• **ACTIVITY**:
From the listing below, reproduce word for word the part that opens with the line containing "for w = 0..14." and closes with the line containing "w=3..15 | one"; reproduce nothing else.

• **PROVIDED DATA**:
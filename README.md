# 8x8 Wallace tree multiplier with 7:2 compressors

A multiplier spends most of its area and delay adding up partial products.
An 8x8 multiplier forms 64 partial-product bits; bit `b[i] & a[j]` has weight
2^(i+j), so the bits stand in 15 columns of heights 1, 2, ..., 8, ..., 2, 1.
A Wallace tree multiplier (WTM) reduces those columns in parallel until two
rows are left, then adds the two rows with one carry-propagate adder.

The usual reducing cell is the full adder (a 3:2 compressor: three bits in, a
sum and a carry out). This design uses a wider cell, the **7:2 compressor**,
which swallows a whole column of up to seven bits in one step, so the tree
needs only one compression step after a small pre-reduction. The design is
purely combinational and multiplies unsigned or two's complement 8-bit
operands into a 16-bit product.

## The cells

**3:2 compressor (`compressor_3to2`).** A full adder in XOR/XOR/MUX form:
`t = a ^ b`, `sum = t ^ c`, `carry = t ? c : a`. When `a` and `b` differ the
carry is `c`; when they agree it is their common value. This equals the
majority `ab + bc + ca`.

**Half adder (`half_adder`).** `sum = a ^ b`, `carry = a & b`.

**7:2 compressor (`compressor_7to2`).** Inputs: seven bits `x[6:0]` of one
column and four carry-ins `cin[3:0]` from the compressor one column lower.
Outputs: `sum` (this column's weight), `carry` and four carry-outs `cout[3:0]`
(next column's weight). It is a chain of five full adders:

```
FA0: x0, x1, x2        -> s0,  cout[0]
FA1: cin[0], s0, x3    -> s1,  cout[1]
FA2: cin[1], s1, x4    -> s2,  cout[2]
FA3: cin[2], s2, x5    -> s3,  cout[3]
FA4: cin[3], s3, x6    -> sum, carry
```

It keeps the bit count exactly:
`popcount(x) + popcount(cin) == sum + 2*(carry + popcount(cout))`.
Carry-out `k` depends only on carry-ins `0..k-1`. Compressors can therefore be
chained column to column (`cout` of column w into `cin` of column w+1)
without a combinational loop, and the carry path across columns stays a few
adders deep instead of rippling across the whole row.

## The column plan (`wtm8_7to2`)

This is the part to read carefully. Columns are named by bit weight
`w = 0..15`. Column heights of the raw partial products are
`1 2 3 4 5 6 7 8 7 6 5 4 3 2 1` for w = 0..14.

**Step 1, pre-reduction.** A 7:2 compressor takes at most seven column bits,
so the two columns that would be too tall are trimmed by half adders:

* w=7 (8 bits): two bits go to a half adder. Its sum stays in w=7 (now
  7 bits), its carry moves to w=8.
* w=8 (7 bits + that carry): two bits go to a half adder. Its sum stays in
  w=8 (now 7 bits), its carry moves to w=9 (now 7 bits).

After step 1 no column is taller than seven bits.

**Step 2, compression.**

| column | cell | result |
|---|---|---|
| w=0 | none | the single bit is P0 |
| w=1 | half adder | sum is P1, carry goes to w=2 |
| w=2 | full adder on the 3 bits, then a half adder adding its sum and the w=1 carry | sum is P2; the full-adder carry is `cin[0]` of the w=3 compressor; the half-adder carry goes to the final adder at w=3 |
| w=3..15 | one 7:2 compressor per column, unused `x` tied to 0 | `sum` and `carry` go to the final adder; `cout` goes to the next column's `cin` |

The w=3 compressor has carry-ins `{0, 0, 0, carry of the w=2 full adder}`.
The compressor row runs up to w=15, even though columns w=12..14 hold only
3, 2 and 1 partial products and w=15 holds none. Each compressor passes up to
four carry-outs to the column above, so those columns must absorb them; with
their unused inputs at 0, the cells at w=12 and w=13 begin with a full adder
and a half adder on the column's own bits.

**Step 3, final addition (`ripple_adder`, 13 bits).** Column w (3..15) now
holds two bits: the compressor sum of w, and the compressor carry of w-1. At
w=3 the second bit is the carry of the w=2 half adder instead. A half adder
at w=3 and full adders at w=4..15, with the carry rippling upward, produce
P3..P15.

An 8x8 product fits in 16 bits, so the carries that leave column 15 are
always zero. They are left unconnected, and an immediate assertion in
`wtm8_7to2` checks them.

## Signed operands (`wtm_mult8`, the top)

`wtm_mult8` wraps the unsigned tree. With `is_signed = 1`, a negative operand
is replaced by its magnitude; 8 bits hold every magnitude, including 128. The
tree multiplies the magnitudes, and the 16-bit product is negated when
exactly one operand was negative. With `is_signed = 0` everything passes
through unchanged. The tree and its partial-product array are therefore the
same in both modes.

| port | dir | width | meaning |
|---|---|---|---|
| `a` | in | 8 | multiplicand |
| `b` | in | 8 | multiplier |
| `is_signed` | in | 1 | 1: operands and product are two's complement |
| `p` | out | 16 | product |

There is no clock, register or reset. `p` settles one combinational delay
after the inputs change. The longest path runs through the operand negation,
the tree, the 13-bit ripple adder and the result negation.

## Files

| file | content |
|---|---|
| `rtl/wtm_pkg.sv` | constants: N = 8, product width 16, compressor sizes 7 and 4, operand/product types |
| `rtl/half_adder.sv` | half adder |
| `rtl/compressor_3to2.sv` | XOR/MUX full adder |
| `rtl/compressor_7to2.sv` | 7:2 compressor (five chained full adders) |
| `rtl/pp_gen.sv` | N x N AND array, `pp[i][j] = b[i] & a[j]` |
| `rtl/ripple_adder.sv` | W-bit ripple-carry adder (half adder + full adders) |
| `rtl/wtm8_7to2.sv` | unsigned 8x8 tree: steps 1-3 above |
| `rtl/wtm_mult8.sv` | top: signed/unsigned wrapper |
| `tb/tb_*.sv` | one self-checking testbench per module |

## Simulating

Each testbench prints `TB_RESULT checks=N failures=M` and ends with
`$finish`. Each also has a watchdog that counts a failure if the run stalls.
For example:

```
verilator --binary --timing --assert -Wall -Wno-fatal \
  rtl/wtm_pkg.sv tb/tb_wtm_mult8.sv -y rtl --top-module tb_wtm_mult8
./obj_dir/Vtb_wtm_mult8
```

Replace `tb_wtm_mult8` with any other testbench name. What the tests cover:

* `tb_half_adder`, `tb_compressor_3to2`: all input patterns.
* `tb_compressor_7to2`: all 2^11 input patterns. It checks the bit count and
  that `cout[k]` does not depend on `cin[k..3]`.
* `tb_pp_gen`: all 65536 operand pairs, every bit and the weighted sum.
* `tb_ripple_adder`: corner cases plus 20000 random pairs at W = 13.
* `tb_wtm8_7to2`: all 65536 unsigned products.
* `tb_wtm_mult8`: all 65536 pairs in both modes, at the default size. It
  also counts how often each mechanism fires: the pre-reduction carries, the
  w=1/w=2 carries, each of the four carry-out positions, a compressor carry,
  the top product bit, and operand and result negation. A mechanism that
  never fires counts as a failure.

Every run takes well under a second.

## Where this design fills gaps or departs from the published scheme

The published description of this multiplier is brief, and its dot diagram
does not add up in a few places. These are the choices made here:

* **Inside of the 7:2 compressor.** The published drawing shows the first
  three full adders of the chain, with five inputs and two carry-ins. The
  chain is continued here in the same pattern to seven inputs and four
  carry-ins / carry-outs. The multiplexer input order in the 3:2 cell is also
  this design's choice.
* **Column 2 carry.** The published plan sends the half-adder carry of w=1 and
  the full-adder carry of w=2 both into the w=3 compressor. The w=1 carry
  belongs to w=2, so here a second half adder adds it in column w=2.
* **Upper columns.** The published plan uses compressors up to w=11 and plain
  adders at w=12 and w=13, and takes P15 as the final adder's carry-out. That
  would lose the carry-outs arriving from the compressor below. Here the
  compressor row continues to w=15, and P15 is the sum of the final adder's
  top cell.
* **Signed multiplication.** It is called for, but no method is given. The
  sign-magnitude wrapper is this design's choice. A Baugh-Wooley array would
  be the usual alternative; it would change the column heights of step 1.
* **Sizes are fixed.** The column plan is worked out for 8x8 only. `N` is a
  package constant rather than a module parameter. `pp_gen` and
  `ripple_adder` are generic, but the tree is not.
* **No timing or area results are reproduced.** The design makes no claims
  about delay, power or FPGA resources.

• **REPLY TO THE TASK**:
`1 2 3 4 5 6 7 8 7 6 5 4 3 2 1` for w = 0..14.

**Step 1, pre-reduction.** A 7:2 compressor takes at most seven column bits,
so the two columns that would be too tall are trimmed by half adders:

* w=7 (8 bits): two bits go to a half adder. Its sum stays in w=7 (now
  7 bits), its carry moves to w=8.
* w=8 (7 bits + that carry): two bits go to a half adder. Its sum stays in
  w=8 (now 7 bits), its carry moves to w=9 (now 7 bits).

After step 1 no column is taller than seven bits.

**Step 2, compression.**

| column | cell | result |
|---|---|---|
| w=0 | none | the single bit is P0 |
| w=1 | half adder | sum is P1, carry goes to w=2 |
| w=2 | full adder on the 3 bits, then a half adder adding its sum and the w=1 carry | sum is P2; the full-adder carry is `cin[0]` of the w=3 compressor; the half-adder carry goes to the final adder at w=3 |
| w=3..15 | one 7:2 compressor per column, unused `x` tied to 0 | `sum` and `carry` go to the final adder; `cout` goes to the next column's `cin` |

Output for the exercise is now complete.